Stored data:
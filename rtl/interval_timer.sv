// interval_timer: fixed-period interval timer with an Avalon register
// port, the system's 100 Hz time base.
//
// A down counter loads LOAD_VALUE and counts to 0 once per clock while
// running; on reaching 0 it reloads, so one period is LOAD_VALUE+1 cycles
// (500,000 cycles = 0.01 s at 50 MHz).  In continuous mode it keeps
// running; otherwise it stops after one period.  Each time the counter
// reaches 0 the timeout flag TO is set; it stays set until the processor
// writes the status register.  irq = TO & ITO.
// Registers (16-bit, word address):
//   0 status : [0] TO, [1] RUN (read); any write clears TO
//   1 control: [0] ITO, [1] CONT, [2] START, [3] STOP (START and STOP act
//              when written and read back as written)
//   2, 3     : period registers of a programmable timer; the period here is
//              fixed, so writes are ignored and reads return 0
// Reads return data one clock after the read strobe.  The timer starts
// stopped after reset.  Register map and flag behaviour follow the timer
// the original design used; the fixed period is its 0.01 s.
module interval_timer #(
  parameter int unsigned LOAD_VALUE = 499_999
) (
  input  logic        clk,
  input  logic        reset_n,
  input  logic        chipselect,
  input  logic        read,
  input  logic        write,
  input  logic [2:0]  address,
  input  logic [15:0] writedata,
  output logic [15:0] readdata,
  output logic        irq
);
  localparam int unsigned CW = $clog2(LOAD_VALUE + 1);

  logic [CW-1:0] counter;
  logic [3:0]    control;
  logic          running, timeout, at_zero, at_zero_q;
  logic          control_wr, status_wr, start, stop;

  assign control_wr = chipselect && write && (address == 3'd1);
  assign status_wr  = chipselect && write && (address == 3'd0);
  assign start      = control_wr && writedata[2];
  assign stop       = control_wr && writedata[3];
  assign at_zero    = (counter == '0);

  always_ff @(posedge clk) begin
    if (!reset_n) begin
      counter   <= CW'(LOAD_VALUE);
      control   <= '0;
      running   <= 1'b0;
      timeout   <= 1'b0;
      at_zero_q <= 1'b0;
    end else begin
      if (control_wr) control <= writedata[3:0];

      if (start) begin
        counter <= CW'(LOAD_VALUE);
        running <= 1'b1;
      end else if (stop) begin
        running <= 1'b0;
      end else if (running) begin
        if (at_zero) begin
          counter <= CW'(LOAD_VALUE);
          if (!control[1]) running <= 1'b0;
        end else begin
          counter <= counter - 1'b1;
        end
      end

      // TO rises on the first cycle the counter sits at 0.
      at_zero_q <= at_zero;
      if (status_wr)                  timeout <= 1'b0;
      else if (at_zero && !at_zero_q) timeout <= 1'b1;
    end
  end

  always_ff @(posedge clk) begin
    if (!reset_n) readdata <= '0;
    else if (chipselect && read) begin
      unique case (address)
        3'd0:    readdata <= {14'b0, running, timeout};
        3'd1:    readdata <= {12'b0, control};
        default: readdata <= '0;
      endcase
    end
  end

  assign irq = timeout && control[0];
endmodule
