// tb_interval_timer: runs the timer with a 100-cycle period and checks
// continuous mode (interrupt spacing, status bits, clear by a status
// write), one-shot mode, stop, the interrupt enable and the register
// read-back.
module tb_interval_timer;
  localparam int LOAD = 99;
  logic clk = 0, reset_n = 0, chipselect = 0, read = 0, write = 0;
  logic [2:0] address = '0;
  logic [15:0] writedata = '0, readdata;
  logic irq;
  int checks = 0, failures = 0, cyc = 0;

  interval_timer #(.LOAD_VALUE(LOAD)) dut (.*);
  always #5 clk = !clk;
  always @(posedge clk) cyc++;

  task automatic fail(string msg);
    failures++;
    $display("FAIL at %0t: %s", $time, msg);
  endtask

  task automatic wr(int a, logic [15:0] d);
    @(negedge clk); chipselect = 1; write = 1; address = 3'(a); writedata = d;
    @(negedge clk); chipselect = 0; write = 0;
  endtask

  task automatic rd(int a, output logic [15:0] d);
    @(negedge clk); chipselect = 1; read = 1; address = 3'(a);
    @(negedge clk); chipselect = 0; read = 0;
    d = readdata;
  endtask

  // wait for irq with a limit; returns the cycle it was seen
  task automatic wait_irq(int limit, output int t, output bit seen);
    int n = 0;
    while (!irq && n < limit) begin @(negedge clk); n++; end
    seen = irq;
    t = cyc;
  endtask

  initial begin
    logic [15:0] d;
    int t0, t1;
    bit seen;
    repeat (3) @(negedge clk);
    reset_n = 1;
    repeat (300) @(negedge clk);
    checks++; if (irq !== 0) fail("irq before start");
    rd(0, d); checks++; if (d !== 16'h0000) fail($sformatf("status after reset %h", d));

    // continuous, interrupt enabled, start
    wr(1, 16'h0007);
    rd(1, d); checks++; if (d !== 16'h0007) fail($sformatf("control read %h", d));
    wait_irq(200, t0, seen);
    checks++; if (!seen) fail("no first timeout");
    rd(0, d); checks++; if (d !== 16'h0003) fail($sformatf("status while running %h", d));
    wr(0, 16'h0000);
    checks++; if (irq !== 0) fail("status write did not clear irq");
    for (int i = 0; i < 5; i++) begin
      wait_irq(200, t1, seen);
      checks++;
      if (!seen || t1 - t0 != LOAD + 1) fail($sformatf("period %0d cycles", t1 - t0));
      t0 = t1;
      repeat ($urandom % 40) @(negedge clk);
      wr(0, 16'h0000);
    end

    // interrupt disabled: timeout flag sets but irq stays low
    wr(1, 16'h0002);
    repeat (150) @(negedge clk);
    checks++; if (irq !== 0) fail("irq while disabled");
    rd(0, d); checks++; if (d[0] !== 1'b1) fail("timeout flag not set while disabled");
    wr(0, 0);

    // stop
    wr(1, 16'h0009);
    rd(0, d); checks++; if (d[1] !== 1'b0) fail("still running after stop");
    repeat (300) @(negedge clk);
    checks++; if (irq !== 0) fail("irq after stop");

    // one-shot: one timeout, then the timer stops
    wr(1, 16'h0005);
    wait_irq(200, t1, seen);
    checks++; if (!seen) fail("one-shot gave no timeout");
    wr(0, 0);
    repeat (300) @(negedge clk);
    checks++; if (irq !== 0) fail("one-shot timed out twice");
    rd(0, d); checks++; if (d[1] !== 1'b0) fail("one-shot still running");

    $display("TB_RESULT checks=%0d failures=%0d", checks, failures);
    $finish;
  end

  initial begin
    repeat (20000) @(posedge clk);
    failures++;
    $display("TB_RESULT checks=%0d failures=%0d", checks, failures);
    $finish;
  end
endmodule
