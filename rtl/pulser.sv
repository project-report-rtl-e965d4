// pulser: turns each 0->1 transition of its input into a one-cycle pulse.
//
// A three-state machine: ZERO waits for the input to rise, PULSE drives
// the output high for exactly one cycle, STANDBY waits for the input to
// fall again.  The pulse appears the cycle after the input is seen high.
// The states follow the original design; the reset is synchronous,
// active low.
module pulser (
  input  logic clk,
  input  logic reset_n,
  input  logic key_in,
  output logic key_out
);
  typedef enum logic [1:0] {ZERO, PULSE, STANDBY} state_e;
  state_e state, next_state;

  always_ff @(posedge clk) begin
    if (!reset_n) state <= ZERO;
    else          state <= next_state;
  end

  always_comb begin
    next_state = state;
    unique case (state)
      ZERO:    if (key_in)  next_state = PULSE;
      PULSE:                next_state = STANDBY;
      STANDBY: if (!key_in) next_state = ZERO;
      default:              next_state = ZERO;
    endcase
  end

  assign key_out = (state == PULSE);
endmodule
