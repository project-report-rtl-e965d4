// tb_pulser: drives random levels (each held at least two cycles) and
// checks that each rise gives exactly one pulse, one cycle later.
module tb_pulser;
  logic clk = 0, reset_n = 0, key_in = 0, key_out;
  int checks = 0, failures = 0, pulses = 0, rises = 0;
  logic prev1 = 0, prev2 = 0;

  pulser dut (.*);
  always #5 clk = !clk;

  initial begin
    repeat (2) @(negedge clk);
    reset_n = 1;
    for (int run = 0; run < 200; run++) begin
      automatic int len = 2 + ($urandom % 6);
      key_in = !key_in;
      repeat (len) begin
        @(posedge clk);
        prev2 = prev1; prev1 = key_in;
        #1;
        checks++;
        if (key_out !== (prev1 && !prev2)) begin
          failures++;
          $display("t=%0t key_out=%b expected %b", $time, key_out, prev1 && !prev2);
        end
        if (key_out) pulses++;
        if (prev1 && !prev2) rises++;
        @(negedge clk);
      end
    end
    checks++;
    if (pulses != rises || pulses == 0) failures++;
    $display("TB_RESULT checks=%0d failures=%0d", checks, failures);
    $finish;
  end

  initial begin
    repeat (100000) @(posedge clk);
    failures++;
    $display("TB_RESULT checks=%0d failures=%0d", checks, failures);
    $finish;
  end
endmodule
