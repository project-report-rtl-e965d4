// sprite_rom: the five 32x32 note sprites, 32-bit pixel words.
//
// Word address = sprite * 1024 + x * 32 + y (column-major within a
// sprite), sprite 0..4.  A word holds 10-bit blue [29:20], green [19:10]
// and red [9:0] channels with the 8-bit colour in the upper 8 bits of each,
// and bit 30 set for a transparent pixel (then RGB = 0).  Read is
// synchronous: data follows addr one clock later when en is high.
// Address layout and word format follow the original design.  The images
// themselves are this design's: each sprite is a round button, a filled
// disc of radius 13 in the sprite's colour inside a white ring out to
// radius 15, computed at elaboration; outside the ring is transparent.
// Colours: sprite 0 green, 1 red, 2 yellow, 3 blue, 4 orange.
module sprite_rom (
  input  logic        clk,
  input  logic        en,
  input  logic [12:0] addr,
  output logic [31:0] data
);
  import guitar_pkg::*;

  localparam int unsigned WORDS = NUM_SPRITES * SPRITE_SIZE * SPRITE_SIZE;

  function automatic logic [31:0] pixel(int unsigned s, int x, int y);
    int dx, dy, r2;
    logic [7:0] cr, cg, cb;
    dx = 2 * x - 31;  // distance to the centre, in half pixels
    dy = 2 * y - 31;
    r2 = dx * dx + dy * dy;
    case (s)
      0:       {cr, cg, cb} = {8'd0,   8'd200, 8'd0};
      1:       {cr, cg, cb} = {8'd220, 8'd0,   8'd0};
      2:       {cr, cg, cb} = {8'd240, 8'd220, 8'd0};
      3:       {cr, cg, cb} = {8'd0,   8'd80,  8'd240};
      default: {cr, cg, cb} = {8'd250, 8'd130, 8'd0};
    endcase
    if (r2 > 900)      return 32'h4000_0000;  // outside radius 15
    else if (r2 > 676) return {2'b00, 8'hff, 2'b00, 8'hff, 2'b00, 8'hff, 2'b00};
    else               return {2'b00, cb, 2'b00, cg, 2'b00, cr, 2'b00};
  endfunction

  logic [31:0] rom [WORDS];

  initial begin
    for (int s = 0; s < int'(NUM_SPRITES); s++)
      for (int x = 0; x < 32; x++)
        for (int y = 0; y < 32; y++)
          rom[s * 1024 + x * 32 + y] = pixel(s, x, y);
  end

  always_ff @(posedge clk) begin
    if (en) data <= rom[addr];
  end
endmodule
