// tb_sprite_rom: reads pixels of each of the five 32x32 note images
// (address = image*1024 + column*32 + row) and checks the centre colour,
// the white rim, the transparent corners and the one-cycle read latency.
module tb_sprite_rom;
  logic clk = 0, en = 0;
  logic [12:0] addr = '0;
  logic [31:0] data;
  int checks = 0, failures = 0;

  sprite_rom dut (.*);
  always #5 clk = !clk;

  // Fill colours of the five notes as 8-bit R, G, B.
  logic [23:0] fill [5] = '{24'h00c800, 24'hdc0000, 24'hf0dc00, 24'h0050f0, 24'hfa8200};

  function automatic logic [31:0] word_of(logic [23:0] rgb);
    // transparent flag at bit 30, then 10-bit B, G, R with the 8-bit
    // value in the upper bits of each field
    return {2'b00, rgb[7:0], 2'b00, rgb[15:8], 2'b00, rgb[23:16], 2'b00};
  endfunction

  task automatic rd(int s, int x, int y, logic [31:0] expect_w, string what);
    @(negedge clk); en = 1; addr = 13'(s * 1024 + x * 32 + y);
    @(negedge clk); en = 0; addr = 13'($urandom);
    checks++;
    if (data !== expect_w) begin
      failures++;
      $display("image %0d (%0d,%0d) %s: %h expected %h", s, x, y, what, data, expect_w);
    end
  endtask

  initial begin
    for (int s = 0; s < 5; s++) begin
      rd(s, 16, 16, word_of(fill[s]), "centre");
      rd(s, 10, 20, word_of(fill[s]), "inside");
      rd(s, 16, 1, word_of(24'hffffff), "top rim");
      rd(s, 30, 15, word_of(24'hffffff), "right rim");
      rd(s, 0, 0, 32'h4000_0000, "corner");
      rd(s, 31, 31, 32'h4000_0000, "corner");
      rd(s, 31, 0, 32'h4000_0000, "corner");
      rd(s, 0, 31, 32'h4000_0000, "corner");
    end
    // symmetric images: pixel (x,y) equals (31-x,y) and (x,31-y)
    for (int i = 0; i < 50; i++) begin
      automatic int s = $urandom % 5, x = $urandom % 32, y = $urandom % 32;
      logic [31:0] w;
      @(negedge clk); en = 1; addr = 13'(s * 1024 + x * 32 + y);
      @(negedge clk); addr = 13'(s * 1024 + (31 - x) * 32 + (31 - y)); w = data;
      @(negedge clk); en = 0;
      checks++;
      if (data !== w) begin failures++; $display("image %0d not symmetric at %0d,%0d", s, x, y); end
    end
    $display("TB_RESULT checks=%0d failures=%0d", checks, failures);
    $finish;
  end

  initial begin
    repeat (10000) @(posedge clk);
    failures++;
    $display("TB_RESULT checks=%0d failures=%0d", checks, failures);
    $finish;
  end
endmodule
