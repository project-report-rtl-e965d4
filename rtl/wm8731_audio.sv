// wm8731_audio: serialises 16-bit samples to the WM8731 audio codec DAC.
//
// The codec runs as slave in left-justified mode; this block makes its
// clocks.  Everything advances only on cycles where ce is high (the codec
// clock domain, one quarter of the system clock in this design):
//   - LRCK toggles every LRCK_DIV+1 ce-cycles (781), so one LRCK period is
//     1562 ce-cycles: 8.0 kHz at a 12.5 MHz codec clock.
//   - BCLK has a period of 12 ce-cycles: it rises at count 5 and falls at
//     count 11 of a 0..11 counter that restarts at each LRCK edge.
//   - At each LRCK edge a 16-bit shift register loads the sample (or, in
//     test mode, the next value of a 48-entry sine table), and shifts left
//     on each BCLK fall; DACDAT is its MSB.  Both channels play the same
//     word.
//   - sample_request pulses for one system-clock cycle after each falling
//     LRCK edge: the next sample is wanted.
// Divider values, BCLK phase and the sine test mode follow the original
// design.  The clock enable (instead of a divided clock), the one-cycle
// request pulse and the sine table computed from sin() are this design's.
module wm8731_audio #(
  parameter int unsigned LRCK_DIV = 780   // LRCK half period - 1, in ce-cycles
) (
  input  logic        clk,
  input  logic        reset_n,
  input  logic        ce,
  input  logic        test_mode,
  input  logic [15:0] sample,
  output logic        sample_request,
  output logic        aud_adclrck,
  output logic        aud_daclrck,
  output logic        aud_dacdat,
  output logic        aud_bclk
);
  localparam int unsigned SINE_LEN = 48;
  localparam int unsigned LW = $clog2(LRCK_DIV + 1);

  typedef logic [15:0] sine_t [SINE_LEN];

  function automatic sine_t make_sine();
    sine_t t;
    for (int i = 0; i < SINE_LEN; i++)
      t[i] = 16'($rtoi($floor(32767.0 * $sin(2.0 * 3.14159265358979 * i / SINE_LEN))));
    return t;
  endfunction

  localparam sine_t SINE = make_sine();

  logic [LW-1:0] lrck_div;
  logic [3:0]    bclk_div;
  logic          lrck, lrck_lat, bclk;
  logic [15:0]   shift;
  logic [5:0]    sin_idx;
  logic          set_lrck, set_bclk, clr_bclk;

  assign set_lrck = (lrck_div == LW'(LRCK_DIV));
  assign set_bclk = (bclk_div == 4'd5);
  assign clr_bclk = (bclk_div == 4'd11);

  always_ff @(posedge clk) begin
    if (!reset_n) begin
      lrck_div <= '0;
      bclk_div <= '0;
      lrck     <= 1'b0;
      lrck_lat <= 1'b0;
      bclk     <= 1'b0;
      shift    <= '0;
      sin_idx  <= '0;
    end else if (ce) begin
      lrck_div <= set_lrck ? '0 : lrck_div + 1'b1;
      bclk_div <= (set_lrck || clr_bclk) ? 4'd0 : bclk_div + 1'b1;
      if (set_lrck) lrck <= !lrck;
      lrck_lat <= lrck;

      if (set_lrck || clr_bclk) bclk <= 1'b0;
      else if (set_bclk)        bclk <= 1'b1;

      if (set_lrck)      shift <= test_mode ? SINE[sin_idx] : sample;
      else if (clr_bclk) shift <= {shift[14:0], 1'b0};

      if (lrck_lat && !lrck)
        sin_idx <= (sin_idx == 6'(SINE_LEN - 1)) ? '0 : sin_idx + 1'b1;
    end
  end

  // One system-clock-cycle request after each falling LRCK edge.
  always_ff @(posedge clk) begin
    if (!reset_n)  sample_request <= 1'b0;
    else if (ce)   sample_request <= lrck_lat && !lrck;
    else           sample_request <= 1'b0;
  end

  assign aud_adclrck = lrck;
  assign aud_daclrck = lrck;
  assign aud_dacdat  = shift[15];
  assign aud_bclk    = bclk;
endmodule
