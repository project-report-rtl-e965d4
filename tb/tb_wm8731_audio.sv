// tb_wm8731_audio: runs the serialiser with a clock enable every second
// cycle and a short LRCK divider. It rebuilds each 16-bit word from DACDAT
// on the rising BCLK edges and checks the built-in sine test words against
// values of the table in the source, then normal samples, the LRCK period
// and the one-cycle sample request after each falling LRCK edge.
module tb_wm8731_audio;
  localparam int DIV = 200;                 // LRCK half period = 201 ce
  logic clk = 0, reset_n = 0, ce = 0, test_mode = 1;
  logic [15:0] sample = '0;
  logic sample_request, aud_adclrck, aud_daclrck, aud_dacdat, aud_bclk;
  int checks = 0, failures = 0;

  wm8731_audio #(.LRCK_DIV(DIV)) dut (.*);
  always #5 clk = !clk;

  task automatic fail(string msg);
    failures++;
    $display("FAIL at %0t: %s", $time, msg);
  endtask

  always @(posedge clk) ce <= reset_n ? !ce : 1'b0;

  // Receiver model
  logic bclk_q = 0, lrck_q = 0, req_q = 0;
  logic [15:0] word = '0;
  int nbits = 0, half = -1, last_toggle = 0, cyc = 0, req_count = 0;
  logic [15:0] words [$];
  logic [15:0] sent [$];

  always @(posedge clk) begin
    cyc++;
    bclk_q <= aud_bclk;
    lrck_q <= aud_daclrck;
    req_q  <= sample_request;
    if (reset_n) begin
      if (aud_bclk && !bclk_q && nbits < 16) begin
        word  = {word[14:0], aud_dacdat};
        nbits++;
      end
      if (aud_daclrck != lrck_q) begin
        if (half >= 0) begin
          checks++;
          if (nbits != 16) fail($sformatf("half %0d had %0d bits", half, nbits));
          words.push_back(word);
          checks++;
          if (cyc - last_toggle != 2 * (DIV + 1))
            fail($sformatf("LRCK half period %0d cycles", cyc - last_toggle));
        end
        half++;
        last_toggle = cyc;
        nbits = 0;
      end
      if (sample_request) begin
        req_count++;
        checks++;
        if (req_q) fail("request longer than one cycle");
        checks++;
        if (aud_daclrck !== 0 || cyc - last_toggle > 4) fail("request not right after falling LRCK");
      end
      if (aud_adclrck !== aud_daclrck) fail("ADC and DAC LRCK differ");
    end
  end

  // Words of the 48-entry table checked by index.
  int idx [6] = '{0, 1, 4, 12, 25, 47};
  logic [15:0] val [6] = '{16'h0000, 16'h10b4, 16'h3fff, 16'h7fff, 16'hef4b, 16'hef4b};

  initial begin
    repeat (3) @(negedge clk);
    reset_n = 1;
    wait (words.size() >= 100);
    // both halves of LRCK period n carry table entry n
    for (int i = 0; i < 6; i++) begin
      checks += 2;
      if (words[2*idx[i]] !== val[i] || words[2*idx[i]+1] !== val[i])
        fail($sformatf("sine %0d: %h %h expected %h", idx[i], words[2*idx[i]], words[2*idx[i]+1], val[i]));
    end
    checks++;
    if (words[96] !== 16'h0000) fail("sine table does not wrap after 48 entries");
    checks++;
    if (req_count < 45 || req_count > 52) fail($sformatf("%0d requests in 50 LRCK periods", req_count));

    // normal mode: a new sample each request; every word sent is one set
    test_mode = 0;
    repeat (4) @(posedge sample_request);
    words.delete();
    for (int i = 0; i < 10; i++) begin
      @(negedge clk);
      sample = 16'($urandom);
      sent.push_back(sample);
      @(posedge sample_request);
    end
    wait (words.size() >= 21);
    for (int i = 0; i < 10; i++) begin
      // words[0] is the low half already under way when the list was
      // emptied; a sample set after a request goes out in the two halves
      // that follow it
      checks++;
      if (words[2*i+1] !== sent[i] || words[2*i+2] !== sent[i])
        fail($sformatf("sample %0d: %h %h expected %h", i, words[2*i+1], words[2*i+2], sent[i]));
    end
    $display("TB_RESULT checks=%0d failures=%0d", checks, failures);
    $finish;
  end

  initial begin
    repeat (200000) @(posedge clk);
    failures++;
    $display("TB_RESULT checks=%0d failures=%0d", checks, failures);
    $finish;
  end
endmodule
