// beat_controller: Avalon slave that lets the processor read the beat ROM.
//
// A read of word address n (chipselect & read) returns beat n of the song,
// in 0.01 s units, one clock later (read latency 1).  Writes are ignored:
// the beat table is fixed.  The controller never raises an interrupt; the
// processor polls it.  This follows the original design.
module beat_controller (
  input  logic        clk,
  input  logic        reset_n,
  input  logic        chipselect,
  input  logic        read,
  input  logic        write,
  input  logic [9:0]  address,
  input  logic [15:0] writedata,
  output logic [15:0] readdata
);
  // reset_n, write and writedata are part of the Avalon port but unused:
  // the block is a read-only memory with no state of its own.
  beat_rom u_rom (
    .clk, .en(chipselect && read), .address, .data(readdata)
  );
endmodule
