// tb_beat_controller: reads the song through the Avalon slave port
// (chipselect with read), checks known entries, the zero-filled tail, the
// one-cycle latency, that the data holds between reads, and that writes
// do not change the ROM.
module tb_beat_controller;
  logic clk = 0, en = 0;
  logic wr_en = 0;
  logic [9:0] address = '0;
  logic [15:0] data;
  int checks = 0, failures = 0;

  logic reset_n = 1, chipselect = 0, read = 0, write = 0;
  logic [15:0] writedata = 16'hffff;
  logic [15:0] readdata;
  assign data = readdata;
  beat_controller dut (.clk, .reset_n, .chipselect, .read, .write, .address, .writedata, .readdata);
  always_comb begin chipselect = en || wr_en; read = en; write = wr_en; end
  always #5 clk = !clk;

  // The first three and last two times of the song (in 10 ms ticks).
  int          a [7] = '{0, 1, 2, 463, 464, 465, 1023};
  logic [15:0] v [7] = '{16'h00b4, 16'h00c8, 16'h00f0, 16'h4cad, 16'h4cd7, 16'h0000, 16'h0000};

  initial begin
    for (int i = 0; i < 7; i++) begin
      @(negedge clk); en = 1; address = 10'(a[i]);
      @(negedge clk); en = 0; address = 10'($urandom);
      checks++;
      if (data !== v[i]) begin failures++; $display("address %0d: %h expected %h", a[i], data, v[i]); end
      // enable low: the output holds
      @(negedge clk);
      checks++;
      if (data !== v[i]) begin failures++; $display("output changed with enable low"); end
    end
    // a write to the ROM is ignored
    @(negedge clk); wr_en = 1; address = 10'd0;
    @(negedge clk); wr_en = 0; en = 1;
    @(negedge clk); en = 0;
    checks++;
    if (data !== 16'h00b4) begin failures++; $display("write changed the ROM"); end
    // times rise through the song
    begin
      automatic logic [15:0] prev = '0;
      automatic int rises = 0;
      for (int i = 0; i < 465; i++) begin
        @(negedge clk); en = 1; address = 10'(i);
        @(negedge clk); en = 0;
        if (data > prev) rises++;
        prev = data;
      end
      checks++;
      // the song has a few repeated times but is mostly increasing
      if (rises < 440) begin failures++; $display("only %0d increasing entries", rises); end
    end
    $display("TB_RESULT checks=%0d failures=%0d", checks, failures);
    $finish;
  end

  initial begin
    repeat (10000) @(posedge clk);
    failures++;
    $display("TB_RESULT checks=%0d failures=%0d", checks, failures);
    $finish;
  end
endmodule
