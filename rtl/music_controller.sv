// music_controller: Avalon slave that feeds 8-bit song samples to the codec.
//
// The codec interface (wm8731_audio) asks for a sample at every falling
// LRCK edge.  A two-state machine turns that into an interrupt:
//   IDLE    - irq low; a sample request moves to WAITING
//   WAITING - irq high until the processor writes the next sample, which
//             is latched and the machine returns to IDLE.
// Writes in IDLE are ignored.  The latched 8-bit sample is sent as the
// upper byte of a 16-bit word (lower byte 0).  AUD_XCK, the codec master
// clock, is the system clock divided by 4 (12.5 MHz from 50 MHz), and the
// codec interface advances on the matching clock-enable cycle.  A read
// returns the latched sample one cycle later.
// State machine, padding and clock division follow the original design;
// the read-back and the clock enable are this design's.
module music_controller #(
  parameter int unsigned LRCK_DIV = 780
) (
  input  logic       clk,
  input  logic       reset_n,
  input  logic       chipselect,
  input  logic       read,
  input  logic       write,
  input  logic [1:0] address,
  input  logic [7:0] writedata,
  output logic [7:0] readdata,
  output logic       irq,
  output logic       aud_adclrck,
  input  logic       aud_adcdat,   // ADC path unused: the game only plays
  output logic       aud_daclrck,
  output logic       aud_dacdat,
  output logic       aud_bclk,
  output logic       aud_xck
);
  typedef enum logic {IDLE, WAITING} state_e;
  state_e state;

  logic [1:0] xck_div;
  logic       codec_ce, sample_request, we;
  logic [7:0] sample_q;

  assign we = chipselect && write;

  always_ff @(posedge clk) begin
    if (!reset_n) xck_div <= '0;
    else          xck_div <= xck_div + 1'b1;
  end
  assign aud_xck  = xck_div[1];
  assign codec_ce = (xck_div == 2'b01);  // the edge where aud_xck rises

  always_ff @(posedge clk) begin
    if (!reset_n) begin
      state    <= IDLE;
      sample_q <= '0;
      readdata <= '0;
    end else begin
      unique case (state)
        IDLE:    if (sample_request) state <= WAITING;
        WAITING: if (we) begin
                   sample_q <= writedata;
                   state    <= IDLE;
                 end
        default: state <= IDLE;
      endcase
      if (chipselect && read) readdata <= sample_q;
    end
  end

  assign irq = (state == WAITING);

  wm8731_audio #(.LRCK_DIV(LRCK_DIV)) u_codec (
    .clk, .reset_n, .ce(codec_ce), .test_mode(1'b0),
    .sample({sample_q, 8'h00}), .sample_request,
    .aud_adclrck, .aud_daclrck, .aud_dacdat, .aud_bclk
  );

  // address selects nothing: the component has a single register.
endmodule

Prompt:
Show each line in the data where the string "three" appears.

Task solution:
// A three-state machine: ZERO waits for the input to rise, PULSE drives
  // The first three and last two times of the song (in 10 ms ticks).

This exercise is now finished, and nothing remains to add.